What does the Efficient Market Hypothesis (EMH) say?

According to this market efficiency theory, any new information in the market is quickly reflected in the prices of the stocks and securities being traded. In other words, it says that the market is so efficient that it instantly incorporates all known information into the prices of the assets.

And since this is the same information that analysts use to identify stock market trends, they bring nothing new to the table. Why, you ask? Well, that’s because the market has already beaten them to it!

So, according to the EMH, no amount of analysis or research can give an investor an edge over another investor.

Forms of the Efficient Market Hypothesis

There are three forms of the Efficiency Market Hypothesis, each representing a different level of efficiency in the market.

Weak form 

  • This form of EMH assumes that the stock prices reflect all available public information.
  • It also disregards the assumption that past information regarding stock prices and trading volumes has any impact on future prices. 
  • So, it negates the validity of technical analysis and implies that technical trading strategies cannot provide significant returns because past prices cannot predict future trends. 

Semi-strong form

  • This form of EMH expands on what the weak form assumes. 
  • According to the semi-strong form of EMH, any new information that becomes publicly available is quickly and almost instantly, reflected in the prices of stocks.
  • So, it dismisses the use of fundamental analysis because such research does not have any power to predict the future movements in stock prices.

Strong form

  • The strong form of EMH assumes that the stock prices factor in all information – both public and private.
  • This includes all existing public information, newly available public information and private or insider information.
  • In other words, no investors, not even those who have insider knowledge of new developments, can gain an edge over other investors.

Wrapping up

Looking at the EMH, you may start to question the validity of technical analysis and fundamental analysis. Here’s where it’s important to keep in mind that the Efficient Market Hypothesis is just that – a hypothesis. If the assumptions that no investor has an edge over another is true, then, it should be impossible for anybody to consistently beat the market. However, that’s not the case, because many investors like Warren Buffet and Rakesh Jhunjhunwala have earned significant returns regularly.

The EMH has also earned many critics over the years. So, while it’s good to know the various theories out there, the importance of analysis and research cannot be underplayed. Data and information can help you make informed investment decisions.
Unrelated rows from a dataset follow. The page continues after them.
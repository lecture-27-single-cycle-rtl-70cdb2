// Single-cycle MIPS subset processor: control and datapath.
//
// The control decodes the instruction the datapath fetches and, with the
// Equal condition the datapath returns, sets the datapath's control points
// for the cycle; one instruction (addu, subu, ori, lw, sw, beq) completes
// per rising clock edge, so CPI is 1.
//
// Interface: clk and a synchronous active-high rst (PC to 0); an
// instruction memory load port (load_we, load_adr, load_data) to place a
// program, best used while rst is held; dmp prints the register file; pc,
// instr and the data memory write signals (dmem_we, dmem_adr, dmem_wdata)
// are brought out for observation. Memories are 256 words (1 KiB) each by
// default. The split into control and datapath follows the original datapath description; the
// ports for loading and observing are this design's choice.
module mips_cpu
  import mips_pkg::*;
#(
  parameter int unsigned IMEM_DEPTH = 256,
  parameter int unsigned DMEM_DEPTH = 256
) (
  input  logic        clk,
  input  logic        rst,
  input  logic        load_we,
  input  logic [31:0] load_adr,
  input  logic [31:0] load_data,
  input  logic        dmp,
  output logic [31:0] pc,
  output logic [31:0] instr,
  output logic        dmem_we,
  output logic [31:0] dmem_adr,
  output logic [31:0] dmem_wdata
);

  ctrl_t ctrl;
  logic  equal;

  mips_control u_ctrl (.op(instr[31:26]), .funct(instr[5:0]), .equal(equal), .ctrl(ctrl));

  mips_datapath #(.IMEM_DEPTH(IMEM_DEPTH), .DMEM_DEPTH(DMEM_DEPTH)) u_dp (
    .clk(clk), .rst(rst), .ctrl(ctrl), .instr(instr), .equal(equal), .pc(pc),
    .dmp(dmp), .dmem_we(dmem_we), .dmem_adr(dmem_adr), .dmem_wdata(dmem_wdata),
    .load_we(load_we), .load_adr(load_adr), .load_data(load_data)
  );

endmodule
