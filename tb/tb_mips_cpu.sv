// End-to-end testbench of the processor with all parameters at their
// defaults (256-word instruction and data memories).
//
// Several generated programs (setup, a directed sequence, random addu,
// subu, ori, lw, sw and beq, then a branch to itself) are loaded through
// the load port while reset is held, and run. Every cycle the PC, the
// fetched instruction and the data memory write port are compared with an
// instruction-level reference model, which executes exactly one instruction
// per cycle, so the cycle count (CPI = 1) is checked along the way. At the
// end of each program the registers and the memory window are compared.
// The testbench counts each mechanism the datapath has (each instruction
// kind, beq taken and not taken, a dropped write to register 0, a negative
// sign-extended offset, a zero-extended immediate with bit 15 set) and
// fails if one never happened.
module tb_mips_cpu;
  import mips_asm_pkg::*;

  localparam int NPROG = 6;

  logic        clk = 1'b0, rst, load_we, dmp;
  logic [31:0] load_adr, load_data;
  logic [31:0] pc, instr, dmem_adr, dmem_wdata;
  logic        dmem_we;
  logic [31:0] prog [256];
  logic [31:0] cur, exp_adr, exp_data;
  state_t      model;
  events_t     ev;
  int checks = 0, failures = 0;
  int n_addu = 0, n_subu = 0, n_ori = 0, n_lw = 0, n_sw = 0, n_taken = 0, n_not_taken = 0;
  int n_r0 = 0, n_neg = 0, n_orihi = 0, cycles = 0;

  mips_cpu dut (
    .clk(clk), .rst(rst), .load_we(load_we), .load_adr(load_adr), .load_data(load_data),
    .dmp(dmp), .pc(pc), .instr(instr),
    .dmem_we(dmem_we), .dmem_adr(dmem_adr), .dmem_wdata(dmem_wdata)
  );

  always #5 clk = ~clk;

  task automatic fail(input string msg);
    failures++;
    if (failures < 20) $display("FAIL %s", msg);
  endtask

  task automatic need(input string nm, input int n);
    checks++;
    if (n == 0) fail($sformatf("mechanism never exercised: %s", nm));
    else $display("  %-22s %0d", nm, n);
  endtask

  initial begin
    #20000000;
    failures++;
    $display("watchdog expired");
    $display("TB_RESULT checks=%0d failures=%0d", checks, failures);
    $finish;
  end

  initial begin
    rst = 1'b1; load_we = 1'b0; load_adr = '0; load_data = '0; dmp = 1'b0;
    for (int i = 0; i < 32; i++) model.r[i] = '0;
    for (int i = 0; i < 256; i++) model.m[i] = '0;
    for (int p = 0; p < NPROG; p++) begin
      int halt, steps;
      halt = gen_program(prog, (p == 0) ? 120 : 256);
      @(negedge clk); rst = 1'b1;
      for (int i = 0; i < 256; i++) begin
        @(negedge clk); load_we = 1'b1; load_adr = 32'(i) * 4; load_data = prog[i];
      end
      @(negedge clk); load_we = 1'b0;
      @(negedge clk); rst = 1'b0;
      model.pc = 0;
      steps = 0;
      while (model.pc != 32'(halt) && steps < 2000) begin
        checks++;
        if (pc !== model.pc) begin
          fail($sformatf("cycle %0d: pc=%h expected %h", steps, pc, model.pc));
          break;
        end
        checks++;
        if (instr !== prog[model.pc[9:2]]) fail($sformatf("instr at %h", pc));
        cur = prog[model.pc[9:2]];
        exp_adr  = model.r[cur[25:21]] + {{16{cur[15]}}, cur[15:0]};
        exp_data = model.r[cur[20:16]];
        ev = step(model, cur);
        checks++;
        if (dmem_we !== ev.is_sw) fail($sformatf("MemWr at %h", pc));
        else if (ev.is_sw && (dmem_adr !== exp_adr || dmem_wdata !== exp_data))
          fail($sformatf("store at %h: adr=%h data=%h, expected %h %h", pc, dmem_adr, dmem_wdata, exp_adr, exp_data));
        n_addu += int'(ev.is_addu); n_subu += int'(ev.is_subu); n_ori += int'(ev.is_ori);
        n_lw += int'(ev.is_lw); n_sw += int'(ev.is_sw);
        n_taken += int'(ev.beq_taken); n_not_taken += int'(ev.beq_not_taken);
        n_r0 += int'(ev.r0_write); n_neg += int'(ev.neg_offset); n_orihi += int'(ev.ori_hi_imm);
        @(negedge clk);
        steps++;
        cycles++;
      end
      // One instruction per cycle: the halt is reached after exactly as many
      // cycles as the model executed instructions.
      checks++;
      if (pc !== 32'(halt)) fail($sformatf("program %0d: pc=%h after %0d cycles, halt at %h", p, pc, steps, halt));
      // The branch to itself keeps the PC in place
      @(negedge clk);
      checks++;
      if (pc !== 32'(halt)) fail("halt loop left");
      for (int r = 1; r < 32; r++) begin
        checks++;
        if (dut.u_dp.u_rf.regs[r] !== model.r[r])
          fail($sformatf("program %0d: R%0d=%h expected %h", p, r, dut.u_dp.u_rf.regs[r], model.r[r]));
      end
      for (int w = 112; w < 144; w++) begin
        checks++;
        if (dut.u_dp.u_dmem.mem[w] !== model.m[w])
          fail($sformatf("program %0d: M[%0d]=%h expected %h", p, w, dut.u_dp.u_dmem.mem[w], model.m[w]));
      end
      $display("program %0d: %0d instructions in %0d cycles", p, steps, steps);
    end
    // Register dump at the end
    @(negedge clk); dmp = 1'b1;
    @(negedge clk); dmp = 1'b0;
    @(negedge clk);
    $display("mechanisms exercised (total %0d cycles):", cycles);
    need("addu", n_addu);
    need("subu", n_subu);
    need("ori", n_ori);
    need("lw", n_lw);
    need("sw", n_sw);
    need("beq taken", n_taken);
    need("beq not taken", n_not_taken);
    need("write to r0 dropped", n_r0);
    need("negative offset", n_neg);
    need("ori imm bit15 set", n_orihi);
    $display("TB_RESULT checks=%0d failures=%0d", checks, failures);
    $finish;
  end
endmodule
To know more about fundamental analysis and technical analysis, continue with the upcoming lessons and modules in Smart Money and see for yourself how they can help investors like you.

A quick recap

  • There are three kinds of information that tend to affect the price of a stock: historical price data, publicly available information and private information.
  • According to the Efficient Market Hypothesis, any new information in the market is quickly reflected in the prices of the stocks and securities being traded. 
  • In other words, it says that the market is so efficient that it instantly incorporates all known information into the prices of the assets.
  • According to the EMH, no amount of analysis or research can give an investor an edge over another investor.
  • The EMH has three variations, each representing a different level of efficiency in the market: the weak form, the semi-strong form and the strong form.
  • The weak form of EMH assumes that the stock prices reflect all available public information.
  • The semi-strong form of EMH assumes that any new information that becomes publicly available is quickly and almost instantly, reflected in the prices of stocks.
  • The strong form of EMH assumes that the stock prices factor in all information – both public and private.